Problem details =
Among the entries below, find the line with "add, mem_store, mem", then quote it and each following line up to and including the line with "1001..1110) decode as", and nothing else.

Records for processing =
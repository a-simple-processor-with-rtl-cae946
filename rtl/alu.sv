// ALU of the HW ISA processor.
//
// Combinational.  Computes a + b, a - b, a & b or a | b on WIDTH-bit words,
// chosen by `op` (encoding in hw_pkg::alu_op_t, this design's own; the control
// unit translates instruction opcodes into it).  `zero` is high when the
// result is all zeros; the BEQ instruction runs a subtraction through the ALU
// and branches on `zero`.  Sums and differences wrap modulo 2**WIDTH; the ISA
// defines no carry or overflow flag, so none is produced.
module alu
  import hw_pkg::*;
#(
  parameter int unsigned WIDTH = 16
) (
  input  alu_op_t          op,
  input  logic [WIDTH-1:0] a,
  input  logic [WIDTH-1:0] b,
  output logic [WIDTH-1:0] y,
  output logic             zero
);

  always_comb begin
    unique case (op)
      ALU_ADD: y = a + b;
      ALU_SUB: y = a - b;
      ALU_AND: y = a & b;
      ALU_OR:  y = a | b;
      default: y = '0;
    endcase
  end

  assign zero = (y == '0);

endmodule
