// Self-checking test of the ALU: directed corner cases and random operands for
// each of add, subtract, AND and OR, with the expected result and zero flag
// computed independently in the bench.
module tb_alu;
  import hw_pkg::*;

  int checks = 0, failures = 0;
  alu_op_t op;
  logic [15:0] a, b, y;
  logic zero;

  alu #(.WIDTH(16)) dut (.op(op), .a(a), .b(b), .y(y), .zero(zero));

  function automatic logic [15:0] model(alu_op_t o, logic [15:0] x, logic [15:0] z);
    case (o)
      ALU_ADD: return 16'((32'(x) + 32'(z)) & 32'hFFFF);
      ALU_SUB: return 16'((32'(x) + 32'(~z) + 32'd1) & 32'hFFFF);
      ALU_AND: return ~(~x | ~z);
      default: return ~(~x & ~z);
    endcase
  endfunction

  task automatic check(alu_op_t o, logic [15:0] x, logic [15:0] z);
    logic [15:0] exp;
    op = o; a = x; b = z;
    #1;
    exp = model(o, x, z);
    checks++;
    if (y !== exp || zero !== (exp == 16'h0)) begin
      failures++;
      $display("FAIL op=%0d a=%h b=%h y=%h zero=%b exp=%h", o, x, z, y, zero, exp);
    end
  endtask

  initial begin
    #100000;
    failures++;
    $display("watchdog expired");
    $display("TB_RESULT checks=%0d failures=%0d", checks, failures);
    $finish;
  end

  initial begin
    // Values from the worked exercises.
    check(ALU_AND, 16'hCAEB, 16'h56BD);   // 0x42A9
    check(ALU_ADD, 16'h0003, 16'h0003);   // 0x0006
    check(ALU_SUB, 16'h0002, 16'h0001);   // 0x0001
    check(ALU_SUB, 16'h0000, 16'h0000);   // zero
    check(ALU_SUB, 16'h0001, 16'h0002);   // wraps to 0xFFFF
    check(ALU_ADD, 16'hFFFF, 16'h0001);   // wraps to 0, zero
    check(ALU_OR,  16'hF0F0, 16'h0F0F);
    check(ALU_ADD, 16'h0004, 16'hFFF8);   // base + (-8)
    for (int i = 0; i < 2000; i++)
      check(alu_op_t'($urandom_range(0, 3)), 16'($urandom), 16'($urandom));
    $display("TB_RESULT checks=%0d failures=%0d", checks, failures);
    $finish;
  end
endmodule
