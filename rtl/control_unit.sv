// Control unit of the HW ISA processor.
//
// Combinational decode of the 4-bit opcode into the control word hw_pkg::ctrl_t:
//   ADD/SUB/AND/OR : ALU op add/sub/and/or, reg_write
//   LW             : ALU add, reg_write, mem
//   SW             : ALU add, mem_store, mem
//   BEQ            : ALU sub (equality is a zero difference), branch
//   JMP            : jump
//   HALT           : halt
// The single `mem` bit drives all the arithmetic/memory multiplexers of the
// datapath.  Opcodes the ISA leaves unassigned (0110, 1001..1110) decode as
// no-operations: nothing is written and the PC advances by 2.
module control_unit
  import hw_pkg::*;
(
  input  logic [3:0] opcode,
  output ctrl_t      ctrl,
  output logic       illegal   // opcode is not one of the nine defined
);

  always_comb begin
    ctrl    = '{alu_op: ALU_ADD, default: 1'b0};
    illegal = 1'b0;
    unique case (opcode)
      OP_ADD: begin ctrl.alu_op = ALU_ADD; ctrl.reg_write = 1'b1; end
      OP_SUB: begin ctrl.alu_op = ALU_SUB; ctrl.reg_write = 1'b1; end
      OP_AND: begin ctrl.alu_op = ALU_AND; ctrl.reg_write = 1'b1; end
      OP_OR:  begin ctrl.alu_op = ALU_OR;  ctrl.reg_write = 1'b1; end
      OP_LW:  begin ctrl.alu_op = ALU_ADD; ctrl.reg_write = 1'b1; ctrl.mem = 1'b1; end
      OP_SW:  begin ctrl.alu_op = ALU_ADD; ctrl.mem_store = 1'b1; ctrl.mem = 1'b1; end
      OP_BEQ: begin ctrl.alu_op = ALU_SUB; ctrl.branch = 1'b1; end
      OP_JMP:  ctrl.jump = 1'b1;
      OP_HALT: ctrl.halt = 1'b1;
      default: illegal = 1'b1;
    endcase
  end

endmodule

Completed task =
//   SW             : ALU add, mem_store, mem
//   BEQ            : ALU sub (equality is a zero difference), branch
//   JMP            : jump
//   HALT           : halt
// The single `mem` bit drives all the arithmetic/memory multiplexers of the
// datapath.  Opcodes the ISA leaves unassigned (0110, 1001..1110) decode as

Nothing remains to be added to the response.